The benefits of breastfeeding are increasingly known of the population and breastfeeding rates in the country have been increasing, but still are below satisfactory to the Ministry of Health (MH) and the World Health Organization (WHO). Simple Strategies to guide and support the mother contributes to increasing knowledge about breastfeeding and can have positive impacts on breastfeeding rates.

Full Title of Study: “Orientation Effects of Breastfeeding for Mothers in a Private Hospital: Randomized Controlled Trial”

Study Type

  • Study Type: Interventional
  • Study Design
    • Allocation: Randomized
    • Intervention Model: Parallel Assignment
    • Primary Purpose: Prevention
    • Masking: None (Open Label)
  • Study Primary Completion Date: September 2012

Detailed Description

Assess the impact of guidance on breastfeeding duration of exclusive breastfeeding in the first six months of a baby's life. 110 pairs of mother / baby – Recruitment: Private Hospital of Porto Alegre.
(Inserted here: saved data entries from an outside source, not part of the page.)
# x-net: a unified polynomial multiplier for lattice-based KEMs

Lattice-based key encapsulation schemes (Kyber, Saber, NTRU, Streamlined
NTRU Prime) spend most of their time multiplying polynomials in a quotient
ring, r(x) = a(x)·b(x) mod π(x) mod q. The schemes use different rings:

| ring (`ring_e`)     | n   | π(x)          | q    | reduction on read-out |
|---------------------|-----|---------------|------|-----------------------|
| `RING_KYBER`        | 256 | xⁿ + 1        | 3329 | Barrett               |
| `RING_SABER`        | 256 | xⁿ + 1        | 8192 | truncation            |
| `RING_NTRUHPS509`   | 509 | xⁿ − 1        | 2048 | truncation            |
| `RING_NTRUHPS677`   | 677 | xⁿ − 1        | 2048 | truncation            |
| `RING_NTRUHRSS701`  | 701 | xⁿ − 1        | 8192 | truncation            |
| `RING_NTRUHPS821`   | 821 | xⁿ − 1        | 4096 | truncation            |
| `RING_SNTRUP653`    | 653 | xⁿ − x − 1    | 4621 | Barrett               |
| `RING_SNTRUP761`    | 761 | xⁿ − x − 1    | 4591 | Barrett               |
| `RING_SNTRUP857`    | 857 | xⁿ − x − 1    | 5167 | Barrett               |

This RTL implements one multiplier that handles all nine rings, chosen per
operation at run time. The same source, with a parameter restricting the ring
set, gives a smaller multiplier for a single scheme. The module-based schemes
(Kyber, Saber) need no special support: their k×k matrix products are
sequences of 256-coefficient multiplications.

## The main idea: never divide by π(x)

A schoolbook multiplier with one multiply-accumulate (MAC) lane per result
coefficient finishes in n cycles. The direct version produces a product of
degree 2n−2 that still has to be divided by π(x). The x-net avoids the
division by rewriting the product as

    r(x) = Σᵢ bᵢ · (xⁱ · a(x) mod π(x))

and keeping the term `xⁱ·a(x) mod π(x)` in a chain of registers. In each
cycle:

* every lane j adds bᵢ times coefficient j of the register chain to its
  accumulator rⱼ (n MACs in parallel, bᵢ broadcast to all of them);
* the register chain is multiplied by x mod π(x). This is a shift by one
  position plus a small feedback term, which is why the chain is called the
  LFSR.

After n cycles the accumulators hold r(x), still without the reduction mod q.
The operands are read and the result written strictly in order, so the
multiplier needs only one sequential stream to memory.

## The LFSR and its feedback network (`xnet_lfsr`, `xnet_feedback`)

Multiplying by x moves coefficient i to position i+1. The coefficient that
leaves the top, a_{n−1}, multiplies xⁿ, and xⁿ is replaced using π(x):

| π(x)         | xⁿ ≡   | feedback                                   |
|--------------|--------|--------------------------------------------|
| xⁿ + 1       | −1     | a₀ ← −a_{n−1}                              |
| xⁿ − 1       | +1     | a₀ ← a_{n−1}                               |
| xⁿ − x − 1   | x + 1  | a₀ ← a_{n−1}, a₁ ← a₀ + a_{n−1}            |

The general form would have a multiplier for every coefficient of π(x).
These rings have at most three non-zero coefficients, so the feedback is
only:

1. a **tap multiplexer** that picks a_{n−1} for the active n. The unified
   chain is 857 registers long, and the multiplexer reads positions 255,
   508, 652, 676, 700, 760, 820 and 856;
2. an **optional negation** of the tap, for Kyber and Saber;
3. a **conditional adder** in front of the second register, for NTRU Prime.

Registers at position n and above keep shifting, but nothing reads them. The
lanes behind them accumulate values that are never read out.

The LFSR holds the *small* operand a(x), whose coefficients lie in
[−KMAX, KMAX] (ternary for NTRU and NTRU Prime, up to ±5 for Saber). Each
coefficient is a 4-bit two's-complement value. The NTRU Prime adder can
double a coefficient: if a₀ and a_{n−1} are both ±1, then a₁ becomes ±2.
Within one n-cycle multiplication each original coefficient wraps at most
once before it is last used, so the values the lanes see stay within ±2.

With `BETA` > 1 the chain advances by BETA steps per cycle. `xnet_lfsr`
chains BETA feedback networks combinationally and exposes every intermediate
power a·x^k, so that each lane can use BETA large coefficients in one cycle.

## MAC lanes without multipliers (`mult_precompute`, `mac_unit`)

Since aⱼ is small, the product bᵢ·aⱼ is one of only 2·KMAX+1 = 11 values.
`mult_precompute` forms all 11 multiples of bᵢ once per cycle and broadcasts
them. Each `mac_unit` only selects one multiple with aⱼ and adds it to its
accumulator. A multiplier in every one of the 857 lanes is thus replaced by
an 11-way multiplexer.

The accumulators are signed, 26 bits wide, and never reduced during the
computation. 26 bits is ⌈log₂ max(2·p·q·n)⌉ over all supported rings; the
maximum comes from Saber, at 2·11·8192·256. The first compute cycle adds to
zero instead of the old value, which clears r(x) without a separate pass.

## Read-out and reduction mod q (`readout_reduce`, `barrett_reduce`)

During read-out the accumulators form a shift chain: each lane loads the
lane GAMMA below it, and the bottom lanes load zero. `readout_reduce` taps
the GAMMA lanes at positions n−1 … n−GAMMA, using a multiplexer over the
supported n. It then reduces each tapped value:

* **q a power of two** (Saber, NTRU): the low log₂q bits of the
  two's-complement accumulator are the result.
* **q prime** (Kyber, NTRU Prime): Barrett reduction with q chosen at run
  time. For u = |x| < 2²⁶ and m = ⌊2²⁶/q⌋, the quotient estimate
  t = ⌊u·m/2²⁶⌋ is at most one below ⌊u/q⌋. So r = u − t·q needs at most
  one conditional subtraction of q. A negative x then gives q − r, or 0 if
  r is 0. The per-ring m comes from `xnet_pkg::ring_bar_m`.

Both paths are registered, so a result word appears one cycle after its
lanes are tapped. Results leave with the **highest coefficient first**.

Reducing once on read-out, instead of every cycle in every lane, leaves one
reduction unit per output lane in place of 857. The cost is wider
accumulators.

## Packing factors and latency

A multiplication has three phases on the bus:

| phase   | words       | per word                                           |
|---------|-------------|----------------------------------------------------|
| LOAD    | ⌈n/ALPHA⌉   | ALPHA small coefficients shift into the LFSR       |
| COMPUTE | ⌈n/BETA⌉    | BETA large coefficients, accumulated into all lanes |
| READ    | ⌈n/GAMMA⌉   | GAMMA reduced result coefficients                  |

Small coefficients are 4 bits wide, so four of them fit the width of one
13-bit large coefficient. The default is ALPHA = 4, BETA = GAMMA = 1, which
gives a 16-bit bus. sntrup761 then takes 191 + 761 + 761 transfers.
BETA = GAMMA = 2 (an "x²-net") halves the compute and read phases, at the
cost of twice the MAC inputs per lane and two reduction units.

## Bus protocol (`xnet_polymul`)

```
clk, rst_n            rst_n: asynchronous, active low
start, ring_sel       start is accepted while busy = 0; the ring is captured
busy, done            done pulses one cycle after the last result word is taken
in_valid, in_ready    valid/ready; a word transfers when both are high
in_data[DATA_W-1:0]   DATA_W = max(4*ALPHA, 13*BETA)
out_valid, out_ready  valid/ready; out_data is held while out_valid && !out_ready
out_data[GAMMA][13]
```

Word formats, in stream order:

* **LOAD**: word t (t = 0 … ⌈n/ALPHA⌉−1) carries a_{ALPHA·w+l} in bits
  [4l+3:4l], with w = ⌈n/ALPHA⌉−1−t. The block of coefficients holding a₀
  comes **last**. Lanes at index n or above are ignored. The others must lie
  in [−5, 5], and an assertion checks this.
* **COMPUTE**: word t carries b_{BETA·t+k}, with 0 ≤ b < q, in bits
  [13k+12:13k]. b₀ comes first. Lanes at index n or above are ignored.
* **READ**: word t lane l holds r_{n−1−GAMMA·t−l} in [0, q). Indices below 0
  read as 0.

Both streams may stall in any cycle. Without stalls, the last result word
leaves ⌈n/ALPHA⌉ + ⌈n/BETA⌉ + ⌈n/GAMMA⌉ + 1 cycles after the first input
word is taken; the extra cycle is the reduction register. Assertions check
that the ring is supported, that it stays constant during an operation, and
that an offered result word is held until it is taken.

## Scheme-specific builds

`xnet_polymul #(.SUPPORTED(mask))` sizes the array for the largest n in
`mask` (one bit per `ring_e` value). It keeps only those rings' feedback taps
and read-out taps. For example, `NUM_RINGS'(1) << RING_SNTRUP761` gives a
761-lane sntrup761 multiplier, whose feedback is a fixed tap plus the a₁
adder. The testbenches build both this case and a Saber + NTRU-HPS-821
x²-net.

## Files

| file                      | contents                                                   |
|---------------------------|------------------------------------------------------------|
| `rtl/xnet_pkg.sv`         | ring table (n, q, π form, Barrett m), widths, helpers       |
| `rtl/xnet_polymul.sv`     | top: controller, LFSR, precompute, MAC array, read-out      |
| `rtl/xnet_ctrl.sv`        | LOAD / COMPUTE / READ sequencer and handshakes              |
| `rtl/xnet_lfsr.sv`        | register chain for a(x): load by ALPHA, rotate by BETA      |
| `rtl/xnet_feedback.sv`    | one multiplication by x mod π(x)                            |
| `rtl/mult_precompute.sv`  | the 11 multiples of a large coefficient                     |
| `rtl/mac_unit.sv`         | one accumulator lane                                        |
| `rtl/readout_reduce.sv`   | tap multiplexer, Barrett or truncation, output register     |
| `rtl/barrett_reduce.sv`   | registered signed Barrett reduction                         |

## Simulation

Every module has a self-checking testbench `tb/tb_<module>.sv`. Each one
prints `TB_RESULT checks=N failures=M` and stops itself through a watchdog.
With Verilator 5:

```
verilator --binary --timing --assert -Irtl rtl/xnet_pkg.sv tb/tb_xnet_polymul.sv \
          --top-module tb_xnet_polymul
./obj_dir/Vtb_xnet_polymul
```

The other testbenches run the same way. What they check:

* `tb_xnet_polymul`: the default unified build. It multiplies random
  operands for six rings (all three π forms, both reduction paths, n up to
  857) and compares each result with a schoolbook product reduced by π(x)
  and q. The first run is stall-free and checks the exact cycle count. The
  other runs insert random input and output stalls. The bench fails if a
  stall, a π form, a reduction path or a ring switch never occurred.
* `tb_xnet_workloads`: one stall-free, cycle-checked multiplication for each
  of the nine rings, followed by the multiplication sequences of the
  module-based schemes. Kyber with rank 4 needs k² + 2k = 24 products for
  decapsulation, which take 13,944 cycles back to back, or 577 transfers
  plus 4 cycles of start and done handling each. Saber with rank 3 needs
  12 products for encapsulation; this sequence runs with stalls.
* `tb_xnet_polymul_x2` and `tb_xnet_polymul_sntrup761`: the two reduced builds
  described above, end to end.
* Unit benches: all products (`mult_precompute`); clear, accumulate, hold
  and shift against a model (`mac_unit`, BETA = 2); the feedback rule at
  every position for every ring, and for a Saber-only network
  (`xnet_feedback`); every step of n rotations after a load, also with
  BETA = 2 (`xnet_lfsr`); extreme and random values modulo every prime q
  (`barrett_reduce`); tap selection and reduction for all rings, also with
  GAMMA = 2 (`readout_reduce`); phase lengths, clear pulse, lane masks and
  stalls (`xnet_ctrl`).

The simulations take a few seconds. A Verilator build of the 857-lane top
takes about 20 s.

## Size

Generic synthesis of the default build gives about 25,800 flip-flop bits:
857 × 26 accumulator bits, 857 × 4 LFSR bits, plus the controller and
read-out. No FPGA mapping or timing has been done.

## Design choices and limits

Points where this RTL fixes something the architecture leaves open:

* The concrete q values come from the schemes' specifications. The
  architecture only distinguishes prime from power-of-two q.
* The bus is a valid/ready stream. The word formats and orders above belong
  to this implementation. So does loading a(x) by a plain shift: no feedback
  is applied during LOAD.
* Small coefficients are 4-bit two's complement. Padding lanes are masked in
  hardware.
* The Barrett variant (magnitude, 2²⁶ scaling, restored sign) and the
  registered truncation path are this implementation's own.
* Reset is asynchronous and active low, and clears every register.

Not included:

* The variant that reduces mod q in every lane and every cycle, by
  comparison and addition. It trades wide accumulators for 857 reduction
  units; this RTL reduces only on read-out.
* The general LFSR with a multiplier per coefficient of π(x). The
  specialised networks replace it.
* The memory that holds the operands and the result. The testbenches model
  it with arrays.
The first stage was carried out in the maternity – Orientation: Breastfeeding Importance Handle Correct, Positioning mother and baby, socioeconomic data and demographics. For the intervention group held three home visits: 10th day, 1st and 2nd month of the baby's life. At 6 months were made telephone contact for both groups.

Interventions

  • Other: Breastfeeding guidance
    • Breastfeeding guidance

Arms, Groups and Cohorts

  • Experimental: Intervention group
    • Guidelines and review of the breastfeeding techniques.
  • No Intervention: Control group
    • The control group will receive home visits only when the baby is 6 months of life, they will be re-evaluated by the researchers as the practice of exclusive breastfeeding and the technical and nursing management, and will be asked about the main difficulties encountered in maintaining breastfeeding.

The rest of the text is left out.